In ATP synthases from several sources an uncoupling between ATP hydrolysis and proton pumping has been occasionally reported as a result of chemical modifications or mutagenesis.In the work to be presented, an intrinsic uncoupling has been found in the native, wild-type enzyme. The proton pumping and the ATP hydrolysis activities of the ATP synthase of Rb. capsulatus have been compared under the same experimental conditions, as a function of ADP and Pi concentration. The ADP concentrations were clamped in the steady state by coupling the ATP hydrolysis to the pyruvate kinase reaction.
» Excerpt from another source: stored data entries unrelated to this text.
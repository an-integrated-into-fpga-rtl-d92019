// chan_chain: transceiver daisy chain and checker multiplexer.
//
// One pattern generator tests all channels: the generator word goes to the
// transmitter of channel 0, and the word received on channel i (its own data
// returned through the optical loopback) is retransmitted on channel i+1. A
// parallel multiplexer connects the receive data of channel 'sel' to the
// checker, so selecting channel k checks the path through channels 0..k.
// Every hop and the multiplexer output carry one register stage (this
// design's choice, for timing closure); all channels share one parallel
// clock. 'sel' values of NCH and above select channel NCH-1.
module chan_chain #(
  parameter int NCH    = 12,
  parameter int DATA_W = 32,
  localparam int SEL_W = (NCH > 1) ? $clog2(NCH) : 1
) (
  input  logic              clk,
  input  logic              rst_n,
  input  logic [DATA_W-1:0] gen_data,
  input  logic [DATA_W-1:0] rx_data [NCH],
  input  logic [SEL_W-1:0]  sel,
  output logic [DATA_W-1:0] tx_data [NCH],
  output logic [DATA_W-1:0] chk_data
);

  always_ff @(posedge clk) begin
    if (!rst_n) begin
      for (int i = 0; i < NCH; i++) tx_data[i] <= '0;
      chk_data <= '0;
    end else begin
      tx_data[0] <= gen_data;
      for (int i = 1; i < NCH; i++) tx_data[i] <= rx_data[i-1];
      if (32'(sel) < NCH) chk_data <= rx_data[sel];
      else chk_data <= rx_data[NCH-1];
    end
  end

endmodule
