// tb_chan_chain: random words on the generator and on every receive input;
// checks that channel 0 transmits the generator word and channel i the word
// received on channel i-1, each one clock later, and that the checker sees
// the receive data of the selected channel one clock later, for every select
// value including out-of-range ones.
module tb_chan_chain;
  localparam int NCH = 12, W = 32;
  logic clk = 0, rst_n = 0;
  logic [W-1:0] gen_data = '0, chk_data;
  logic [W-1:0] rx_data [NCH];
  logic [W-1:0] tx_data [NCH];
  logic [3:0] sel = '0;
  int checks = 0, failures = 0;

  chan_chain #(.NCH(NCH), .DATA_W(W)) dut (.*);

  always #5 clk = ~clk;

  initial begin
    #100000;
    failures++;
    $display("TB_RESULT checks=%0d failures=%0d", checks, failures);
    $finish;
  end

  task automatic check(bit c, string msg);
    checks++;
    if (!c) begin failures++; $display("FAIL: %s", msg); end
  endtask

  initial begin
    logic [W-1:0] g_prev, rx_prev [NCH];
    logic [3:0] s_prev;
    for (int i = 0; i < NCH; i++) rx_data[i] = '0;
    repeat (3) @(posedge clk);
    rst_n = 1;
    for (int n = 0; n < 400; n++) begin
      @(negedge clk);
      g_prev = gen_data; s_prev = sel;
      for (int i = 0; i < NCH; i++) rx_prev[i] = rx_data[i];
      gen_data = $urandom;
      for (int i = 0; i < NCH; i++) rx_data[i] = $urandom;
      sel = 4'(n % 16);
      if (n > 0) begin
        check(tx_data[0] == g_prev, "tx0 = generator");
        for (int i = 1; i < NCH; i++)
          check(tx_data[i] == rx_prev[i-1], $sformatf("tx%0d = rx%0d", i, i - 1));
        check(chk_data == rx_prev[(s_prev < NCH) ? s_prev : NCH - 1],
              $sformatf("checker mux sel=%0d", s_prev));
      end
    end
    $display("TB_RESULT checks=%0d failures=%0d", checks, failures);
    $finish;
  end
endmodule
The proton pumping was measured either with the pH difference probe ACMA or with the electric potential difference probe oxonol VI, obtaining consistent results. The comparison indicates that an intrinsic uncoupling of ATP synthase is induced when the concentration of either ligand is decreased. The half-maximal effect was found in the submicromolar range for ADP and at about 70 AM for Pi (at pH 8). These data indicate that a switching from a partially uncoupled state of ATP synthase to the coupled state is induced by the simultaneous binding of ADP and Pi. It is proposed that this switching could correspond to the position switching of the C-terminal alpha-helix hairpin of the epsilon subunit from FO(‘‘down-state’’) to F1 to (‘‘up-state’’).